Write out each line of the entries exactly, starting at the first and finishing with the line that contains "the filter holding".

━━━ EXERCISE INPUT

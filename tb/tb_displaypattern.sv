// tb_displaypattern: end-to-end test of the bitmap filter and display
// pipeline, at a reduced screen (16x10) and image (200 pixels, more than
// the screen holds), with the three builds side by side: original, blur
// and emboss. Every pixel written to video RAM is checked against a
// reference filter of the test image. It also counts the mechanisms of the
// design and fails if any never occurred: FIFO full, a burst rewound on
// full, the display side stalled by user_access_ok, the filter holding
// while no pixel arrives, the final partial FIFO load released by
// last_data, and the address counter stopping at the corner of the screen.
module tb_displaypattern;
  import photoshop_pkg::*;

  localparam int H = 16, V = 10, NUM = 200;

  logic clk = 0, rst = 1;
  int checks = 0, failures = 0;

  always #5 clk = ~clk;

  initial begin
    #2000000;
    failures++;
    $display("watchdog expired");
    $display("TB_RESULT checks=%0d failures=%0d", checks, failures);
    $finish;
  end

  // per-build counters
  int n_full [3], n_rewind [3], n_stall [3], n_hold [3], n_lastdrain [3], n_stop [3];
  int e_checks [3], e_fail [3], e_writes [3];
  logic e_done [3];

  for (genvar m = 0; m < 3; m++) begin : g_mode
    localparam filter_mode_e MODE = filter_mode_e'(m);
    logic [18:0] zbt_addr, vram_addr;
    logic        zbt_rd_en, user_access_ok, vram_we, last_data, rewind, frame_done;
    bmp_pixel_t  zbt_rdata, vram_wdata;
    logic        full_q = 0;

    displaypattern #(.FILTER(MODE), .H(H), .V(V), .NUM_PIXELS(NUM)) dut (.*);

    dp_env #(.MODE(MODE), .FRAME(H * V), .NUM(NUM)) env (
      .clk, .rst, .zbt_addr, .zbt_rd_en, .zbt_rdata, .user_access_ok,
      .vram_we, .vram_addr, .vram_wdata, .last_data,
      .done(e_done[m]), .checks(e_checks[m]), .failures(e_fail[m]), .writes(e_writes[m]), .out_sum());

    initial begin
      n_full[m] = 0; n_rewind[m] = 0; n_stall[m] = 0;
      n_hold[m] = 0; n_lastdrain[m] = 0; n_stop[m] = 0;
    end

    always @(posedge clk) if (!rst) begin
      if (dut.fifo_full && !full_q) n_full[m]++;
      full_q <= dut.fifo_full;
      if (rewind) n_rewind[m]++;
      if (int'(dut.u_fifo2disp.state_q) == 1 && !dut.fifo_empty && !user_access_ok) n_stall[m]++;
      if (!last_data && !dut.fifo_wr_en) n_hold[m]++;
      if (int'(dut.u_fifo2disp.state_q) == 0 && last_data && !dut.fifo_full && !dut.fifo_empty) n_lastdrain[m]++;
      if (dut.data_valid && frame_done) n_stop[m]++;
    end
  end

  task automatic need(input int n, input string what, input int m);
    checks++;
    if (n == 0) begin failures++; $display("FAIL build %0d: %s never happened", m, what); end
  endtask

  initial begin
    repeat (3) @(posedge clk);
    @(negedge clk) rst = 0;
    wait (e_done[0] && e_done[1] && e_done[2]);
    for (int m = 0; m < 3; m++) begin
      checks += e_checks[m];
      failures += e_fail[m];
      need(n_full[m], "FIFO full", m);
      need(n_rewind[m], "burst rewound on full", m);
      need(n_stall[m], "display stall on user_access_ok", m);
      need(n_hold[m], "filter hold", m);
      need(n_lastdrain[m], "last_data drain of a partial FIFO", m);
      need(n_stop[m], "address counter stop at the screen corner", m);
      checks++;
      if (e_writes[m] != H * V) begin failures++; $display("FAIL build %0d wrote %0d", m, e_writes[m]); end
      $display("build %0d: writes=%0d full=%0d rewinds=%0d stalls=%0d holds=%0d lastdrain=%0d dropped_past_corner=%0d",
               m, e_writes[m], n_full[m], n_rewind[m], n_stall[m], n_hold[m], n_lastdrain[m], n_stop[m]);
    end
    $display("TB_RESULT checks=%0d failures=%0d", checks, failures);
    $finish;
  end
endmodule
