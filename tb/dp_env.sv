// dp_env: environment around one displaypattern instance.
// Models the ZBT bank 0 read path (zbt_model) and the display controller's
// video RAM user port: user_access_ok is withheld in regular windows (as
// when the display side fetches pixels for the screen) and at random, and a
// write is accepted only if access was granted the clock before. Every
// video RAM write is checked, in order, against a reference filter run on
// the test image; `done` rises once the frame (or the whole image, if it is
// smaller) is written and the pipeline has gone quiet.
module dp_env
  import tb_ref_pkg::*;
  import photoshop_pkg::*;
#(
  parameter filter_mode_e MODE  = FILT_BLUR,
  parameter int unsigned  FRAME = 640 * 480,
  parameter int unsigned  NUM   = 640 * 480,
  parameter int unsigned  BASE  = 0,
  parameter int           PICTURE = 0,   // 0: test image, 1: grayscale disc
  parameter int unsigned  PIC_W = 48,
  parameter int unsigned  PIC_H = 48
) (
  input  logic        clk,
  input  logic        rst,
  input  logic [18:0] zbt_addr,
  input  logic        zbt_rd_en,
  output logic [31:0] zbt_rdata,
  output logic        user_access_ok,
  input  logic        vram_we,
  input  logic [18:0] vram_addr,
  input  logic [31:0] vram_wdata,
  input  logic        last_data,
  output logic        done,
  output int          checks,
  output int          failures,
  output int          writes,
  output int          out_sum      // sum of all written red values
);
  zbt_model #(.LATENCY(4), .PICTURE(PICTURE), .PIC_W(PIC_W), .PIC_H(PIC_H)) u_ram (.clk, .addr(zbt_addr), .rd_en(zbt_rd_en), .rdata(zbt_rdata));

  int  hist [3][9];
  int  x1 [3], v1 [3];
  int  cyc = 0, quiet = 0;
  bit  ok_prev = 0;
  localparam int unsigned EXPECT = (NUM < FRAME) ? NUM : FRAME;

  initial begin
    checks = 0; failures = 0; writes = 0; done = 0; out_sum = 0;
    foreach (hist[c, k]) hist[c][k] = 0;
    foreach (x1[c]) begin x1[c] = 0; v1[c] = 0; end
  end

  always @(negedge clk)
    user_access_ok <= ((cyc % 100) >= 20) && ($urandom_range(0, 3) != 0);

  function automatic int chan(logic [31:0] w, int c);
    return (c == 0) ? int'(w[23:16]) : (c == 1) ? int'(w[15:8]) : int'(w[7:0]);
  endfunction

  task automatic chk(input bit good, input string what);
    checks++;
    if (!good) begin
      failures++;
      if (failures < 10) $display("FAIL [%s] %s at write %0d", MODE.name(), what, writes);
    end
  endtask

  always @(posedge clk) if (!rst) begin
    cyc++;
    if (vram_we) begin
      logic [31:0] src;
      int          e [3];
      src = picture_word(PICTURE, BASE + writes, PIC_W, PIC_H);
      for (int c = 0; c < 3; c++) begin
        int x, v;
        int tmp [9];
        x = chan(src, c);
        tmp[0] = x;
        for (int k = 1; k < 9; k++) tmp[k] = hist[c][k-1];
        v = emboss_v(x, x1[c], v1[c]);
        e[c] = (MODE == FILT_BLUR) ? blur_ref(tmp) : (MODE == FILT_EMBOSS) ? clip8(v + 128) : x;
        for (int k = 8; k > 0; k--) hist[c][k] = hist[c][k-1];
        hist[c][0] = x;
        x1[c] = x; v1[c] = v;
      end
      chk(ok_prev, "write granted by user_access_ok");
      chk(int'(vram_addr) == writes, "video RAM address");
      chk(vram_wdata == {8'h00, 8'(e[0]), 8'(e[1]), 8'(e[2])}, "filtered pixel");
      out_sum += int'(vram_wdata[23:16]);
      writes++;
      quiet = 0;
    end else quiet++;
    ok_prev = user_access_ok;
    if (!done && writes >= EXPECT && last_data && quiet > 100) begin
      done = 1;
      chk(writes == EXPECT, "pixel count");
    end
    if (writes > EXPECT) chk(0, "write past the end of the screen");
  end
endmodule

━━━━━━

§ ANSWER BELOW:
filename tb/tb_displaypattern.sv
// tb_displaypattern: end-to-end test of the bitmap filter and display
// pipeline, at a reduced screen (16x10) and image (200 pixels, more than
// the screen holds), with the three builds side by side: original, blur
// and emboss. Every pixel written to video RAM is checked against a
// reference filter of the test image. It also counts the mechanisms of the
// design and fails if any never occurred: FIFO full, a burst rewound on
// full, the display side stalled by user_access_ok, the filter holding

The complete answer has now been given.